Here are several good reasons to spay your cat:

  • She won’t go into heat after being spayed.  Cats in heat are extremely annoying and noisy.
  • She won’t get pregnant.  Your cat avoids the risks of pregnancy, and you don’t have to deal with a litter of kittens.
  • Cats who are spayed before their first heat have a significantly reduced risk of getting breast cancer later in life.
  • She won’t suffer from reproductive infections and disorders later in life.
  • It controls the population of unwanted cats, who are often euthanized.

When to Spay
There are varying opinions about when to spay your cat.  We recommend spaying at five months of age. Some cats, however, go into heat before they are five months old, especially during later winter and early spring.

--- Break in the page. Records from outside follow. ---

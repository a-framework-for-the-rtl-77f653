// systolic_queue: FIFO queue built as a complete binary tree of queue_node
// cells, with LEVELS levels and 2**LEVELS - 1 nodes.
//
// The root holds the front of the queue. An insert that reaches an occupied
// node is parked in that node's buffer and moves one level down per clock,
// steered alternately left and right, until it reaches an empty node; a
// delete takes the root's item and the hole it leaves moves down the tree one
// level per clock, each node refilling its data register from the child that
// holds its oldest remaining item. Both operations therefore answer in the
// cycle they are issued and a new one can be issued every clock, whatever the
// depth of the tree. Nodes are numbered in heap order: node k (from 0) has
// the children 2k+1 and 2k+2; the leaves' child buses are tied off.
//
// Interface (all synchronous to clk, rst asynchronous, active high):
//   ins_i/din_i   insert din_i; refused (overflow_o pulses) when full_o
//   del_i         delete; dout_o carries the front item in the same cycle,
//                 qualified by dout_valid_o; refused (underflow_o) when empty
//   ins_i and del_i must not be asserted together; if they are, the delete
//   is obeyed and the insert refused.
//   count_o       number of stored items, full_o = (count_o == 2**LEVELS-1)
// The tree and the node behaviour follow the original design; the counter,
// full/empty flags, refusal of an insert into a full tree (the original loses
// such an item in a leaf buffer) and the zero output outside a delete are
// choices of this design.
module systolic_queue
  import systolic_ds_pkg::*;
#(
  parameter int unsigned W      = DATA_W,
  parameter int unsigned LEVELS = QUEUE_LEVELS,
  localparam int unsigned N     = (1 << LEVELS) - 1,
  localparam int unsigned CW    = $clog2(N + 1)
) (
  input  logic          clk,
  input  logic          rst,
  input  logic          ins_i,
  input  logic          del_i,
  input  logic [W-1:0]  din_i,
  output logic [W-1:0]  dout_o,
  output logic          dout_valid_o,
  output logic          empty_o,
  output logic          full_o,
  output logic [CW-1:0] count_o,
  output logic          overflow_o,
  output logic          underflow_o
);
  // per-node buses; index N stands for the missing children of the leaves
  logic [W-1:0] topi  [N+1];
  logic [W-1:0] topd  [N+1];
  logic         ins   [N+1];
  logic         del   [N+1];
  logic         ls    [N+1];
  logic         ols   [N+1];

  logic ins_ok, del_ok;
  logic [CW-1:0] count_q;

  assign empty_o  = (count_q == '0);
  assign full_o   = (count_q == CW'(N));
  assign del_ok   = del_i & ~empty_o;
  assign ins_ok   = ins_i & ~del_i & ~full_o;

  assign ins[0]   = ins_ok;
  assign del[0]   = del_ok;
  assign topi[0]  = din_i;

  // tie-off "child" of the leaves: always empty
  assign topd[N]  = '0;
  assign ls[N]    = 1'b0;
  assign ols[N]   = 1'b0;

  for (genvar k = 0; k < N; k++) begin : g_node
    localparam int unsigned L = (2*k + 1 < N) ? 2*k + 1 : N;
    localparam int unsigned R = (2*k + 2 < N) ? 2*k + 2 : N;
    logic         ins_l, ins_r, del_l, del_r;
    logic [W-1:0] topi_l, topi_r;

    queue_node #(.W(W)) u_node (
      .clk      (clk),
      .rst      (rst),
      .ins_i    (ins[k]),
      .del_i    (del[k]),
      .topi_i   (topi[k]),
      .topd_o   (topd[k]),
      .ls_o     (ls[k]),
      .ols_o    (ols[k]),
      .ins_l_o  (ins_l),
      .del_l_o  (del_l),
      .topi_l_o (topi_l),
      .topd_l_i (topd[L]),
      .ls_l_i   (ls[L]),
      .ols_l_i  (ols[L]),
      .ins_r_o  (ins_r),
      .del_r_o  (del_r),
      .topi_r_o (topi_r),
      .topd_r_i (topd[R]),
      .ls_r_i   (ls[R]),
      .ols_r_i  (ols[R])
    );

    if (L < N) begin : g_children
      assign ins[L]  = ins_l;
      assign del[L]  = del_l;
      assign topi[L] = topi_l;
      assign ins[R]  = ins_r;
      assign del[R]  = del_r;
      assign topi[R] = topi_r;
    end
  end

  // the tie-off slot has no parent
  assign ins[N]  = 1'b0;
  assign del[N]  = 1'b0;
  assign topi[N] = '0;

  always_ff @(posedge clk or posedge rst) begin
    if (rst)         count_q <= '0;
    else if (del_ok) count_q <= count_q - 1'b1;
    else if (ins_ok) count_q <= count_q + 1'b1;
  end

  assign count_o      = count_q;
  assign dout_valid_o = del_ok;
  assign dout_o       = del_ok ? topd[0] : '0;
  assign overflow_o   = ins_i & ~del_i & full_o;
  assign underflow_o  = del_i & empty_o;

  // the counter and the root's own flag must agree
  a_root_ls: assert property (@(posedge clk) disable iff (rst) ls[0] == !empty_o);
endmodule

Cats who are in heat can be spayed, but there is an increased risk because the blood supply to the uterus is increased.  The surgery requires a bit more care.  If your cat goes into heat before she is spayed, discuss it with your vet.

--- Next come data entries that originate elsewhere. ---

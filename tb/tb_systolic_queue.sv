// tb_systolic_queue: self-checking test of the systolic-tree queue at its
// default size (six levels, 63 nodes).
//
// 1. Fifteen consecutive inserts of 1..15 into the empty queue must leave the
//    items in the top four levels in the pattern of the reference
//    distribution (root 1, children 2 and 3, then 4 6 5 7, then
//    8 12 10 14 9 13 11 15 in heap order).
// 2. A long random stream of inserts, deletes and idle cycles, biased in
//    phases so that the queue is filled to capacity and drained to empty
//    repeatedly, is compared with a behavioural FIFO. One instruction is
//    issued per clock and every delete must return the front item in the
//    same cycle (unit response time, unit pipeline interval). Flags, count,
//    overflow and underflow pulses are compared every cycle.
module tb_systolic_queue;
  import systolic_ds_pkg::*;
  localparam int unsigned W = DATA_W;
  localparam int unsigned N = (1 << QUEUE_LEVELS) - 1;
  localparam int unsigned CW = $clog2(N + 1);

  logic clk = 1'b0;
  logic rst;
  logic ins, del;
  logic [W-1:0] din, dout;
  logic dout_valid, empty, full, overflow, underflow;
  logic [CW-1:0] count;

  int checks = 0, failures = 0;
  int n_full = 0, n_over = 0, n_under = 0, n_del = 0;
  logic [W-1:0] model [$];

  systolic_queue dut (
    .clk(clk), .rst(rst), .ins_i(ins), .del_i(del), .din_i(din),
    .dout_o(dout), .dout_valid_o(dout_valid), .empty_o(empty), .full_o(full),
    .count_o(count), .overflow_o(overflow), .underflow_o(underflow)
  );

  logic [W-1:0] snap [15];
  for (genvar k = 0; k < 15; k++) begin : g_snap
    assign snap[k] = dut.g_node[k].u_node.s_q;
  end

  always #5 clk = ~clk;

  initial begin : watchdog
    repeat (200000) @(posedge clk);
    failures++;
    $display("watchdog expired");
    $display("TB_RESULT checks=%0d failures=%0d", checks, failures);
    $finish;
  end

  task automatic check(input bit ok, input string what);
    checks++;
    if (!ok) begin
      failures++;
      if (failures < 20) $display("FAIL %s at %0t", what, $time);
    end
  endtask

  // apply one instruction for one clock and compare with the model
  task automatic step(input bit i, input bit d, input logic [W-1:0] v);
    @(negedge clk);
    ins = i; del = d; din = v;
    #2;
    check(count == CW'(model.size()), "count");
    check(empty == (model.size() == 0), "empty");
    check(full  == (model.size() == N), "full");
    if (d) begin
      if (model.size() == 0) begin
        check(!dout_valid && underflow, "underflow");
        n_under++;
      end else begin
        check(dout_valid && !underflow, "dout_valid");
        check(dout == model[0], $sformatf("front %0h expected %0h", dout, model[0]));
        void'(model.pop_front());
        n_del++;
      end
    end else if (i) begin
      if (model.size() == N) begin
        check(overflow, "overflow");
        n_over++;
      end else begin
        check(!overflow, "no overflow");
        model.push_back(v);
      end
    end else begin
      check(!dout_valid && !overflow && !underflow, "idle");
    end
    if (model.size() == N) n_full++;
  endtask

  localparam int unsigned FIG [15] = '{1, 2, 3, 4, 6, 5, 7, 8, 12, 10, 14, 9, 13, 11, 15};

  initial begin : stim
    int p_ins, r, a;
    ins = 0; del = 0; din = '0;
    rst = 1'b1;
    repeat (3) @(posedge clk);
    rst = 1'b0;
    // 1. distribution after fifteen inserts
    for (int v = 1; v <= 15; v++) step(1, 0, W'(v));
    repeat (6) step(0, 0, '0);
    for (int k = 0; k < 15; k++)
      check(snap[k] == W'(FIG[k]), $sformatf("node %0d holds %0d expected %0d", k, snap[k], FIG[k]));
    // drain in order
    for (int v = 1; v <= 15; v++) step(0, 1, '0);
    step(0, 1, '0);                          // delete from the empty queue
    // 2. random phases
    for (int ph = 0; ph < 40; ph++) begin
      p_ins = (ph % 4 == 0) ? 90 : (ph % 4 == 2) ? 10 : 50;
      for (int c = 0; c < 400; c++) begin
        r = $urandom_range(99);
        a = $urandom_range(99);
        if (a < 15)          step(0, 0, '0);
        else if (r < p_ins)  step(1, 0, W'($urandom));
        else                 step(0, 1, '0);
      end
    end
    while (model.size() != 0) step(0, 1, '0);
    check(n_full > 0, "queue reached full");
    check(n_over > 0, "overflow seen");
    check(n_under > 0, "underflow seen");
    $display("deletes=%0d full_cycles=%0d overflows=%0d underflows=%0d", n_del, n_full, n_over, n_under);
    $display("TB_RESULT checks=%0d failures=%0d", checks, failures);
    $finish;
  end
endmodule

If your cat is an adult, the best time to spay is now.  The sooner cats are spayed, the fewer health problems they will have later.

The “One Litter” Myth
Some cat owners mistakenly believe that a cat should have one litter before she is spayed.  This is just a myth.  There are no advantages to allowing your cat to have a litter before spaying her.  In fact, there are decided disadvantages:

  • Cats who are spayed before their first heat get the most risk reduction for breast cancer.
  • Pregnancy and childbirth carry health risks for your cat.
  • If she has a litter, you have to suffer through her being in heat first.
  • It is expensive to raise a litter of kittens, and it is not always easy to place the kittens in good homes.

Preparing for Surgery
Spaying is major surgery, and your cat will have a general anaesthetic.  To prevent vomiting or choking during surgery, her stomach should be empty.  Remove her food and water the night before her surgery, and keep her indoors so she can’t hunt.

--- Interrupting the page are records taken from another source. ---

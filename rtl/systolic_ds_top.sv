// systolic_ds_top: the two systolic-tree data structures of this design side
// by side, a FIFO queue (default 63 nodes, six levels) and a LIFO stack
// (default 15 nodes, four levels), each an independent tree of identical
// nodes with its own instruction and data ports and a shared clock and reset.
//
// Queue ports q_*: q_ins_i/q_din_i insert, q_del_i delete with the front
// item on q_dout_o in the same cycle (q_dout_valid_o). Stack ports s_*:
// s_push_i/s_din_i push, s_pop_i pop with the top item on s_dout_o in the
// same cycle (s_dout_valid_o). Each structure reports empty, full, its item
// count, and a one-cycle pulse for a refused insert/push (overflow) or a
// refused delete/pop (underflow). One instruction per structure per clock.
// Reset is asynchronous and active high. Putting both structures in one top
// is a choice of this design; they do not interact.
module systolic_ds_top
  import systolic_ds_pkg::*;
#(
  parameter int unsigned W        = DATA_W,
  parameter int unsigned Q_LEVELS = QUEUE_LEVELS,
  parameter int unsigned S_LEVELS = STACK_LEVELS,
  localparam int unsigned QCW     = $clog2((1 << Q_LEVELS)),
  localparam int unsigned SCW     = $clog2((1 << S_LEVELS))
) (
  input  logic           clk,
  input  logic           rst,
  // queue
  input  logic           q_ins_i,
  input  logic           q_del_i,
  input  logic [W-1:0]   q_din_i,
  output logic [W-1:0]   q_dout_o,
  output logic           q_dout_valid_o,
  output logic           q_empty_o,
  output logic           q_full_o,
  output logic [QCW-1:0] q_count_o,
  output logic           q_overflow_o,
  output logic           q_underflow_o,
  // stack
  input  logic           s_push_i,
  input  logic           s_pop_i,
  input  logic [W-1:0]   s_din_i,
  output logic [W-1:0]   s_dout_o,
  output logic           s_dout_valid_o,
  output logic           s_empty_o,
  output logic           s_full_o,
  output logic [SCW-1:0] s_count_o,
  output logic           s_overflow_o,
  output logic           s_underflow_o
);
  systolic_queue #(.W(W), .LEVELS(Q_LEVELS)) u_queue (
    .clk          (clk),
    .rst          (rst),
    .ins_i        (q_ins_i),
    .del_i        (q_del_i),
    .din_i        (q_din_i),
    .dout_o       (q_dout_o),
    .dout_valid_o (q_dout_valid_o),
    .empty_o      (q_empty_o),
    .full_o       (q_full_o),
    .count_o      (q_count_o),
    .overflow_o   (q_overflow_o),
    .underflow_o  (q_underflow_o)
  );

  systolic_stack #(.W(W), .LEVELS(S_LEVELS)) u_stack (
    .clk          (clk),
    .rst          (rst),
    .ins_i        (s_push_i),
    .del_i        (s_pop_i),
    .din_i        (s_din_i),
    .dout_o       (s_dout_o),
    .dout_valid_o (s_dout_valid_o),
    .empty_o      (s_empty_o),
    .full_o       (s_full_o),
    .count_o      (s_count_o),
    .overflow_o   (s_overflow_o),
    .underflow_o  (s_underflow_o)
  );
endmodule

If your cat has not had her vaccinations or been microchipped, it is convenient to do it at the same time she is spayed.

Caring for Your Cat After Surgery
Your cat will probably be sleepy when you take her home.  She will have received pain medicine to keep her comfortable, and that makes her sleepy.  Here are specific instructions for taking care of your cat after surgery:

  • Keep her inside in a warm, quiet environment for the first night.  She will need to use a litter box.
  • She can have food and water the evening after surgery, but she may not be interested in it.
  • If she is not fully awake and eating normally by the day after surgery, please notify your vet.
  • Every cat recovers differently.  Let her decide how much activity she wants to do over the next few days.
  • Treat her with extra gentleness until she has healed.  Limit contact with other pets and young children.
  • Your cat has intra-dermal sutures, which are placed under the skin.  The sutures do not need to be removed, and your cat cannot chew them out.
  • Check her surgery site every day for the next few days.  If you notice redness or excessive swelling around the wound, drainage from the wound or opening of the wound take her to the veterinary clinic.
  • Call your vet if you have any questions or concerns.